Alright people, I have a query for you all. I just set up my DIY CO2 last week. After 2 bad batches I learned how to get the damn yeasty-beasties gassing. Now I get about 1 bubble per 3 seconds (20/minute). NO problem, right? Well, I use a DIY bell diffuser (tupperware-style) that catches the bubbles and holds them in contact with the water for a longer duration. I know it is not the most sophistacated solution, but I did say this was a DIY setup, right? Anyway, I did my first water change since installing the CO2 today and I figured I should try to move the bell lower in the tank before I remove the water and free up all that lovely CO2. This way it will still be submerged when I remove the water. However, when I moved the bell deeper, the bubbles stopped. I could see the gas/water interface in the tubing and it was not moving at all. So I did my water change and once the water level got low enough, the bubbles started up again. I filled my tank and the bubbles stopped. So I moved the bell up higher (and closer to the output of my powerfilter). Once again, the bubbles started flowing. 
My question is this: has anybody elsebody else seen this problem? Is it normal to only be allowed 2 inches of head before the CO2 stops? Short of going to a pressurized system, is there any way I can increase the depth I can mount the bell?

Thanks

-Dustin


----------



## agzuny (Nov 17, 2004)

I have had the same problem with my glass plate diffusor. All you have to do when you lower the reactor is to wait for the gas to bubble again. It should shortly bubble, but in your system it might take longer since it's going at 1 buble every 3 secs. I am not sure of the exact reason for this but I think its due to increased water pressure.

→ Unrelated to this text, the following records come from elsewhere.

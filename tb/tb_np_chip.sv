// tb_np_chip: end-to-end run of the full-size chip (default parameters).
//
// The whole configuration is downloaded through the serial port. The
// program: samples enter on port 0, are broadcast on a level-2 bus to
// cluster 0 and back out on port 3 (echo). In cluster 0, nano 0 multiplies
// each sample by a coefficient with four Booth steps and passes the product
// over the neighbour channel; nano 1 compares it with a threshold and sends
// the result plus a control token; nano 2 is a SWITCH: values below the
// threshold go out on port 2, the others are written into memory bank 0. In
// cluster 8 (the other bank) nano 32 generates the memory addresses and R/W
// tokens: write address a, then read address a, then a+1. The read data
// leaves on port 1. Output pins see random back-pressure.
// Checks all three output streams against a model, and counts that every
// mechanism happened: serial frames, broadcast, Booth steps, both SWITCH
// directions, memory writes and reads, stalls, level-2 transfers, both banks.
module tb_np_chip;
  import np_pkg::*;
  import np_tb_pkg::*;

  logic clk = 0, rst_n = 0, ser_en, ser_dat;
  logic [7:0] pad_in_send, pad_in_busy, pad_out_send, pad_out_busy, pad_oe;
  logic [7:0][15:0] pad_in_data, pad_out_data;
  logic [63:0] nano_fire, nano_stall;
  logic [15:0] cfg_frames;
  int checks = 0, failures = 0;
  localparam int N = 40;
  localparam logic [15:0] COEF = 16'h1234;
  localparam logic [15:0] THR  = 16'sd0;

  np_chip dut (.*);
  always #5 clk = ~clk;

  task automatic check(input bit ok, input string what);
    checks++;
    if (!ok) begin failures++; $display("FAIL %s", what); end
  endtask

  initial begin
    repeat (60000) @(posedge clk);
    failures++;
    $display("watchdog expired");
    $display("TB_RESULT checks=%0d failures=%0d", checks, failures);
    $finish;
  end

  // ---------------------------------------------------------- serial download
  int n_frames = 0;
  task automatic ser(int tgt, int addr, logic [49:0] data);
    logic [FRAME-1:0] f;
    f = {CFG_TW'(tgt), CFG_AW'(addr), data};
    for (int i = FRAME - 1; i >= 0; i--) begin
      @(negedge clk); ser_en = 1; ser_dat = f[i];
    end
    @(negedge clk); ser_en = 0;
    n_frames++;
  endtask

  // ---------------------------------------------------------- pins
  logic [15:0] src[$], got[4][$], exp_q[4][$];
  int bp_rate = 0;
  always @(negedge clk) begin
    pad_in_send    <= {7'b0, src.size() > 0 && ($urandom % 100) < 80};
    pad_in_data    <= '0;
    pad_in_data[0] <= src.size() > 0 ? src[0] : '0;
    for (int i = 0; i < 8; i++) pad_out_busy[i] <= ($urandom % 100) < bp_rate;
  end
  always @(posedge clk) if (rst_n) begin
    if (pad_in_send[0] && !pad_in_busy[0]) void'(src.pop_front());
    for (int i = 1; i < 4; i++)
      if (pad_out_send[i] && !pad_out_busy[i] && pad_oe[i]) got[i].push_back(pad_out_data[i]);
  end

  // ---------------------------------------------------------- event counters
  int c_fire = 0, c_stall = 0, c_booth = 0, c_mwr = 0, c_mrd = 0, c_bank1 = 0, c_l2 = 0;
  always @(posedge clk) if (rst_n) begin
    c_fire  += $countones(nano_fire);
    c_stall += $countones(nano_stall);
    if (nano_fire[0]) c_booth++;
    if (nano_fire[32]) c_bank1++;
    if (dut.g_mem[0].u_mem.fire_wr) c_mwr++;
    if (dut.g_mem[0].u_mem.fire_rd) c_mrd++;
    c_l2 += $countones(dut.ds_send & ~dut.ds_busy);
  end

  initial begin
    instr_t p;
    ser_en = 0; ser_dat = 0;
    repeat (3) @(negedge clk); rst_n = 1;

    // level-2 data buses: (bus, source) then (sink, bus)
    ser(TGT_L2D, 0, 68); ser(TGT_L2D, SA_SINK + 0, 0); ser(TGT_L2D, SA_SINK + 75, 0);
    ser(TGT_L2D, 1, 0);  ser(TGT_L2D, SA_SINK + 65, 1);
    ser(TGT_L2D, 2, 1);  ser(TGT_L2D, SA_SINK + 74, 2);
    ser(TGT_L2D, 3, 32); ser(TGT_L2D, SA_SINK + 64, 3);
    ser(TGT_L2D, 4, 64); ser(TGT_L2D, SA_SINK + 73, 4);
    ser(TGT_L2C, 0, 16); ser(TGT_L2C, SA_SINK + 32, 0);
    // cluster 0 switches
    ser(TGT_CLUSTER + 0, 0, 8);
    ser(TGT_CLUSTER + 0, 4, 2);
    ser(TGT_CLUSTER + 0, 8, 4);
    ser(TGT_CLUSTER + 0, 9, 5);
    ser(TGT_CLUSTER + 0, SA_CTRL + 4, 1);
    // cluster 8 switches
    ser(TGT_CLUSTER + 8, 8, 0);
    ser(TGT_CLUSTER + 8, SA_CTRL + 8, 0);
    // ports: 0 input, 1..3 output
    ser(TGT_IOP + 0, 0, 0); ser(TGT_IOP + 1, 0, 1); ser(TGT_IOP + 2, 0, 1); ser(TGT_IOP + 3, 0, 1);

    // nano 0: y = (x * COEF) >>> 8 with four Booth steps
    p = nop(); p.op = OP_MBLD; p.b_sel = SRC_DQ0; p.dq0.rd = 1; p.dq0.pop = 1; p.npc = 1;
    ser(0, 0, 50'(p));
    p = nop(); p.op = OP_BOOTH; p.a_sel = SRC_ZERO; p.b_sel = SRC_DQ1; p.dq1.rd = 1; p.dq2.wb = 1; p.npc = 2;
    ser(0, 1, 50'(p));
    p.a_sel = SRC_DQ2; p.dq2.rd = 1; p.npc = 3; ser(0, 2, 50'(p));
    p.npc = 4; ser(0, 3, 50'(p));
    p.dq2.wb = 0; p.out_en = 3'b100; p.npc = 0; ser(0, 4, 50'(p));
    ser(0, NA_DQ + 4, 50'(COEF));
    ser(0, NA_MODE, 50'b1110);
    // nano 1: compare with the threshold, pass the value and the flag
    p = nop(); p.op = OP_CMP; p.a_sel = SRC_DQ2; p.b_sel = SRC_DQ1; p.dq2.rd = 1; p.dq2.pop = 1; p.dq1.rd = 1;
    p.out_en = 3'b001; p.cout_en = 1; p.cout_src = CO_N;
    ser(1, 0, 50'(p)); ser(1, NA_DQ + 4, 50'(THR)); ser(1, NA_MODE, 50'b1010);
    // nano 2: SWITCH
    p = nop(); p.op = OP_PASSA; p.a_sel = SRC_DQ0; p.dq0.rd = 1; p.dq0.pop = 1; p.sw_ctl = 1;
    ser(2, 0, 50'(p)); ser(2, NA_MODE, 50'b1000);
    // nano 32: address / R/W generator (counter in DQ0 word 0; DQ1 = 1, 7FFF, 8000)
    p = nop(); p.op = OP_PASSA; p.a_sel = SRC_DQ0; p.b_sel = SRC_DQ1; p.dq0.rd = 1; p.dq1.rd = 1; p.dq1.addr = 1;
    p.out_en = 3'b001; p.cout_en = 1; p.cout_src = CO_N; p.npc = 1;
    ser(32, 0, 50'(p));
    p.dq1.addr = 2; p.npc = 2; ser(32, 1, 50'(p));
    p = nop(); p.op = OP_ADD; p.a_sel = SRC_DQ0; p.b_sel = SRC_DQ1; p.dq0.rd = 1; p.dq1.rd = 1; p.dq1.addr = 0;
    p.dq0.wb = 1; p.waddr = 0; p.npc = 0;
    ser(32, 2, 50'(p));
    ser(32, NA_DQ + 4, 50'd1); ser(32, NA_DQ + 5, 50'h7FFF); ser(32, NA_DQ + 6, 50'h8000);
    ser(32, NA_MODE, 50'b1011);

    check(cfg_frames == 16'(n_frames), "all frames received");

    // stream
    bp_rate = 30;
    for (int i = 0; i < N; i++) begin
      automatic logic [15:0] x = 16'($signed(8'($urandom)));
      automatic int pr = int'($signed(x)) * int'($signed(COEF));
      automatic logic signed [15:0] y = 16'(pr >>> 8);
      src.push_back(x);
      exp_q[3].push_back(x);
      if (y < $signed(THR)) exp_q[2].push_back(y); else exp_q[1].push_back(y);
    end
    for (int g = 0; g < 20000 && (got[1].size() < exp_q[1].size() || got[2].size() < exp_q[2].size()
                                  || got[3].size() < N); g++) @(posedge clk);
    repeat (50) @(posedge clk);
    for (int i = 1; i < 4; i++) begin
      check(got[i].size() == exp_q[i].size(), $sformatf("port %0d count %0d of %0d", i, got[i].size(), exp_q[i].size()));
      foreach (exp_q[i][k]) check(k < got[i].size() && got[i][k] == exp_q[i][k], $sformatf("port %0d value %0d", i, k));
    end

    $display("events: frames=%0d fires=%0d stalls=%0d booth=%0d bank1=%0d mem_wr=%0d mem_rd=%0d l2=%0d switchT=%0d switchF=%0d echo=%0d",
             cfg_frames, c_fire, c_stall, c_booth, c_bank1, c_mwr, c_mrd, c_l2, got[2].size(), got[1].size(), got[3].size());
    check(cfg_frames > 0, "serial configuration happened");
    check(c_booth > 0, "Booth steps happened");
    check(c_stall > 0, "stalls happened");
    check(c_bank1 > 0, "second bank active");
    check(c_mwr > 0 && c_mrd > 0, "memory writes and reads happened");
    check(c_l2 > 0, "level-2 transfers happened");
    check(got[1].size() > 0 && got[2].size() > 0, "both SWITCH directions happened");
    check(got[3].size() > 0, "level-2 broadcast happened");
    $display("TB_RESULT checks=%0d failures=%0d", checks, failures);
    $finish;
  end
endmodule
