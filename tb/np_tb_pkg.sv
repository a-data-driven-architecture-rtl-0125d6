// np_tb_pkg: helpers shared by the testbenches: an empty instruction word
// and configuration-word builders.
package np_tb_pkg;
  import np_pkg::*;

  // an instruction that reads nothing, writes nothing and stays at PC 0
  function automatic instr_t nop();
    instr_t i;
    i = '0;
    i.op = OP_PASSA;
    i.a_sel = SRC_ZERO;
    i.b_sel = SRC_ZERO;
    i.cout_src = CO_N;
    return i;
  endfunction

  function automatic cfg_t mk_cfg(int tgt, int addr, logic [CFG_DW-1:0] data);
    cfg_t c;
    c.we = 1'b1;
    c.target = CFG_TW'(tgt);
    c.addr = CFG_AW'(addr);
    c.data = data;
    return c;
  endfunction
endpackage
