// tb_addr_gen: a two-dimensional address generator on one cluster, producing
// one address per clock cycle. It scans an NX-wide window of a frame whose
// rows are STRIDE words apart, row after row:
//   a = BASE + row * STRIDE + col,  col = 0 .. NX-1
//
// nano 0 (column counter) keeps col - NX in register word DQ0[0] and counts
// it up by one per firing. The zero flag of that sum is both the
// end-of-row control token it sends and the branch condition: on zero it
// branches to a second instruction, which reloads the counter already one
// step on (-NX + 1), so that no cycle is lost at the end of a row.
//   instr 0: DQ0[0] = DQ0[0] + DQ1[0] (=1); token = z; npc = {0, 0, z}
//   instr 1: DQ0[0] = DQ1[1] (= -NX + 1);  token = z (F); npc = 0
// nano 1 (address adder) is a SELECT: it adds 1, or STRIDE - NX + 1 after a
// row end, to the address kept in its register word DQ2[0], writes the sum
// back and sends it out. It is preloaded with BASE - 1 and one F token, so
// its first output is BASE.
// The token stream reaches nano 1 through the level-1 control switch, and
// the addresses leave on level-2 output 0. Phase 1 adds random output
// back-pressure; phase 2 has none and checks one address per cycle.
module tb_addr_gen;
  import np_pkg::*;
  import np_tb_pkg::*;
  logic clk = 0, rst_n = 0;
  cfg_t cfg;
  logic [3:0] l2_in_send, l2_in_busy, l2_out_send, l2_out_busy;
  logic [3:0][15:0] l2_in_data, l2_out_data;
  logic [1:0] l2c_in_send, l2c_in_data, l2c_in_busy, l2c_out_send, l2c_out_data, l2c_out_busy;
  logic nbr_in_send, nbr_in_busy, nbr_out_send, nbr_out_busy;
  logic [15:0] nbr_in_data, nbr_out_data;
  logic [3:0] fire, stall;
  int checks = 0, failures = 0;
  localparam int NX = 5, STRIDE = 64, N1 = 150, N2 = 150;
  localparam logic [15:0] BASE = 16'h0123;

  nano_cluster dut (.clk, .rst_n, .cluster_id(4'd2), .cfg, .*);
  always #5 clk = ~clk;

  initial begin
    repeat (20000) @(posedge clk);
    failures++;
    $display("watchdog expired");
    $display("TB_RESULT checks=%0d failures=%0d", checks, failures);
    $finish;
  end

  task automatic check(input bit ok, input string what);
    checks++;
    if (!ok) begin failures++; $display("FAIL %s", what); end
  endtask

  logic [15:0] got[$];
  longint t_out[$];
  longint cyc = 0;
  bit full_rate = 0;

  always @(posedge clk) cyc++;
  always @(negedge clk)
    l2_out_busy <= (full_rate || got.size() >= N1 + N2) ? {3'b0, got.size() >= N1 + N2}
                                                        : 4'($urandom % 100 < 40);
  always @(posedge clk) if (rst_n)
    if (l2_out_send[0] && !l2_out_busy[0]) begin got.push_back(l2_out_data[0]); t_out.push_back(cyc); end

  task automatic wr(int t, int a, logic [49:0] d);
    @(negedge clk); cfg = mk_cfg(t, a, d); @(negedge clk); cfg = '0;
  endtask

  initial begin
    instr_t p;
    cfg = '0; l2_in_send = 0; l2_in_data = 0; l2c_in_send = 0; l2c_in_data = 0; l2c_out_busy = 0;
    nbr_in_send = 0; nbr_in_data = 0; nbr_out_busy = 0;
    l2_out_busy = '1;
    repeat (2) @(negedge clk); rst_n = 1;
    // cluster 2 switches (target 66)
    wr(66, SA_CTRL + 2, 0);         // nano1 CQ0 <- nano0 control output
    wr(66, 8, 2);                   // level-2 output 0 <- nano1 out0
    // nano 0 (id 8): column counter
    p = nop(); p.op = OP_ADD; p.a_sel = SRC_DQ0; p.b_sel = SRC_DQ1;
    p.dq0.rd = 1; p.dq0.wb = 1; p.dq1.rd = 1; p.waddr = 0;
    p.cout_en = 1; p.cout_src = CO_Z; p.npc = 0; p.br0 = 2'd2;
    wr(8, 0, 50'(p));
    p = nop(); p.op = OP_PASSB; p.b_sel = SRC_DQ1; p.dq1.rd = 1; p.dq1.addr = 1;
    p.dq0.wb = 1; p.waddr = 0; p.cout_en = 1; p.cout_src = CO_Z; p.npc = 0;
    wr(8, 1, 50'(p));
    wr(8, NA_DQ + 0, 50'(-16'(NX)));
    wr(8, NA_DQ + 4, 50'(16'd1));
    wr(8, NA_DQ + 5, 50'(-16'(NX) + 16'd1));
    // nano 1 (id 9): address adder
    p = nop(); p.op = OP_ADD; p.sel_ctl = 1; p.b_sel = SRC_DQ2; p.dq2.rd = 1; p.dq2.wb = 1; p.waddr = 0;
    p.cq_rd = 2'b01; p.cq_pop = 2'b01; p.out_en = 3'b001; p.npc = 0;
    wr(9, 0, 50'(p));
    wr(9, NA_DQ + 0, 50'(16'd1));
    wr(9, NA_DQ + 4, 50'(16'(STRIDE - NX + 1)));
    wr(9, NA_DQ + 8, 50'(BASE - 16'd1));
    wr(9, NA_CPUSH + 0, 50'(0));
    // register-file mode for the used buffers, then run (nano 1 first)
    wr(9, NA_MODE, 50'b1111);
    wr(8, NA_MODE, 50'b1011);
    @(negedge clk); l2_out_busy = '0;

    for (int g = 0; g < 8000 && got.size() < N1; g++) @(posedge clk);
    check(got.size() >= N1, "phase 1 count");
    @(negedge clk); full_rate = 1;
    for (int g = 0; g < 8000 && got.size() < N1 + N2; g++) @(posedge clk);
    check(got.size() >= N1 + N2, "phase 2 count");
    for (int i = 0; i < N1 + N2 && i < got.size(); i++)
      check(got[i] == BASE + 16'((i / NX) * STRIDE + (i % NX)),
            $sformatf("address %0d: %h", i, got[i]));
    if (got.size() >= N1 + N2)
      for (int i = N1 + 10; i < N1 + N2; i++)
        check(t_out[i] == t_out[i - 1] + 1, $sformatf("rate at %0d", i));
    $display("TB_RESULT checks=%0d failures=%0d", checks, failures);
    $finish;
  end
endmodule
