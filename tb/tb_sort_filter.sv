// tb_sort_filter: a running median-of-three filter on one cluster, the
// compare-and-select kernel of a rank-order (sorting) image filter.
//
//   y[n] = median(x[n], x[n-1], x[n-2])
//        = max(min(x[n-1], x[n-2]), min(max(x[n-1], x[n-2]), x[n]))
//
// The input stream arrives on level-2 input 0 and is broadcast by the
// level-1 switch to five buffers. The delays x[n-1] and x[n-2] are not
// stored anywhere explicitly: the buffers that must see the delayed stream
// are preloaded with one or two initial tokens (value 0), as in a static
// data-flow graph (DQ0: one token, DQ1: two tokens).
//   nano 0: MIN(x[n-1], x[n-2])             -> nano 3 DQ0
//   nano 1: MAX(x[n-1], x[n-2])             -> nano 2 DQ0
//   nano 2: MIN(nano 1, x[n])               -> nano 3 DQ1
//   nano 3: MAX(nano 0, nano 2)             -> level-2 output 0
// The delays sit in the first stage, where each buffer is drained in the
// cycle it is filled. A buffer that must also wait for a result from an
// earlier stage (nano 2 DQ1) gets no initial token: since busy is taken
// from the registered fill level, a 4-word buffer that runs full would
// hold back the whole broadcast and cost throughput.
// Pixels are 8-bit. Phase 1 streams with random gaps and random
// back-pressure; phase 2 streams at full rate with no back-pressure and
// checks that the filter delivers one result per clock cycle once it is full.
module tb_sort_filter;
  import np_pkg::*;
  import np_tb_pkg::*;
  logic clk = 0, rst_n = 0;
  cfg_t cfg;
  logic [3:0] l2_in_send, l2_in_busy, l2_out_send, l2_out_busy;
  logic [3:0][15:0] l2_in_data, l2_out_data;
  logic [1:0] l2c_in_send, l2c_in_data, l2c_in_busy, l2c_out_send, l2c_out_data, l2c_out_busy;
  logic nbr_in_send, nbr_in_busy, nbr_out_send, nbr_out_busy;
  logic [15:0] nbr_in_data, nbr_out_data;
  logic [3:0] fire, stall;
  int checks = 0, failures = 0;
  localparam int N1 = 100, N2 = 100;

  nano_cluster dut (.clk, .rst_n, .cluster_id(4'd1), .cfg, .*);
  always #5 clk = ~clk;

  initial begin
    repeat (20000) @(posedge clk);
    failures++;
    $display("watchdog expired");
    $display("TB_RESULT checks=%0d failures=%0d", checks, failures);
    $finish;
  end

  task automatic check(input bit ok, input string what);
    checks++;
    if (!ok) begin failures++; $display("FAIL %s", what); end
  endtask

  logic [15:0] src[$], got[$];
  longint t_out[$];
  longint cyc = 0;
  bit full_rate = 0;

  always @(posedge clk) cyc++;
  always @(negedge clk) begin
    l2_in_send  <= {3'b0, src.size() > 0 && (full_rate || ($urandom % 100) < 70)};
    l2_in_data  <= {48'b0, src.size() > 0 ? src[0] : 16'h0};
    l2_out_busy <= full_rate ? 4'b0 : 4'($urandom % 100 < 30);
  end
  always @(posedge clk) if (rst_n) begin
    if (l2_in_send[0] && !l2_in_busy[0]) void'(src.pop_front());
    if (l2_out_send[0] && !l2_out_busy[0]) begin got.push_back(l2_out_data[0]); t_out.push_back(cyc); end
  end

  task automatic wr(int t, int a, logic [49:0] d);
    @(negedge clk); cfg = mk_cfg(t, a, d); @(negedge clk); cfg = '0;
  endtask

  function automatic logic [15:0] med3(logic [15:0] a, logic [15:0] b, logic [15:0] c);
    logic [15:0] lo, hi, m;
    lo = (a < b) ? a : b;
    hi = (a < b) ? b : a;
    m  = (hi < c) ? hi : c;
    return (lo < m) ? m : lo;
  endfunction

  // two-operand instruction on DQ0/DQ1, both popped, result on out0
  function automatic instr_t op2(alu_op_e o);
    instr_t p = nop();
    p.op = o; p.a_sel = SRC_DQ0; p.b_sel = SRC_DQ1;
    p.dq0.rd = 1; p.dq0.pop = 1; p.dq1.rd = 1; p.dq1.pop = 1; p.out_en = 3'b001;
    return p;
  endfunction

  initial begin
    logic [15:0] x[$], e[$];
    cfg = '0; l2c_in_send = 0; l2c_in_data = 0; l2c_out_busy = 0;
    nbr_in_send = 0; nbr_in_data = 0; nbr_out_busy = 0;
    repeat (2) @(negedge clk); rst_n = 1;
    // level-1 switch of cluster 1 (target 65): sink k <- source
    wr(65, 0, 8); wr(65, 1, 8);     // nano0 DQ0, DQ1 <- x
    wr(65, 2, 8); wr(65, 3, 8);     // nano1 DQ0, DQ1 <- x
    wr(65, 5, 8);                   // nano2 DQ1 <- x
    wr(65, 4, 2);                   // nano2 DQ0 <- nano1 out0
    wr(65, 6, 0);                   // nano3 DQ0 <- nano0 out0
    wr(65, 7, 4);                   // nano3 DQ1 <- nano2 out0
    wr(65, 8, 6);                   // level-2 output 0 <- nano3 out0
    // programs, initial tokens, run
    for (int j = 4; j < 6; j++) begin
      wr(j, 0, 50'(op2(j == 4 ? OP_MIN : OP_MAX)));
      wr(j, NA_DPUSH + 0, 0); wr(j, NA_DPUSH + 1, 0); wr(j, NA_DPUSH + 1, 0);
    end
    wr(6, 0, 50'(op2(OP_MIN)));
    wr(7, 0, 50'(op2(OP_MAX)));
    for (int j = 4; j < 8; j++) wr(j, NA_MODE, 50'b1000);

    // reference: x[-1] = x[-2] = 0 (the initial tokens)
    x = {16'd0, 16'd0};
    for (int i = 0; i < N1 + N2; i++) begin
      x.push_back(16'($urandom % 256));
      e.push_back(med3(x[i + 2], x[i + 1], x[i]));
    end
    for (int i = 0; i < N1; i++) src.push_back(x[i + 2]);
    for (int g = 0; g < 8000 && got.size() < N1; g++) @(posedge clk);
    check(got.size() == N1, "phase 1 count");

    // phase 2: full rate
    @(negedge clk); full_rate = 1;
    for (int i = N1; i < N1 + N2; i++) src.push_back(x[i + 2]);
    for (int g = 0; g < 8000 && got.size() < N1 + N2; g++) @(posedge clk);
    check(got.size() == N1 + N2, "phase 2 count");
    foreach (e[i])
      check(i < got.size() && got[i] == e[i], $sformatf("median %0d", i));
    // after the first few results of phase 2, one result every cycle
    if (got.size() == N1 + N2)
      for (int i = N1 + 10; i < N1 + N2; i++)
        check(t_out[i] == t_out[i - 1] + 1, $sformatf("rate at %0d", i));
    $display("TB_RESULT checks=%0d failures=%0d", checks, failures);
    $finish;
  end
endmodule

Just wait for the CO2 to build up pressure enough to counter the water pressure pushing against the tubing.


----------



## glenhead (Jan 29, 2005)

You bet, the deeper it is in the tank, the more pressure it'll take to get the bubbles out. I ran into kinda the same problem - changed batches, and it quit working (Hagen ladder mounted with the outlet about sixteen inches under water). The danged gas/water interface (meniscus) in the tube hung right at the water's surface - move the tube, and the meniscus followed. I found out that the Tee I was using to connect the two 2-liter bottles together was a bit small for the tubing I have, and it was leaking slowly. Replaced the Tee, gave the bottles a good shake, and it's been cranking out 35+ bpm since. Check your connections - if everything is tight, give your yeast reactor vessel (isn't that an impressive phrase?) a bit of a shake to wake things up. It was tough finding the leak in my system - I did it by sniffing all the connections!

HTH


----------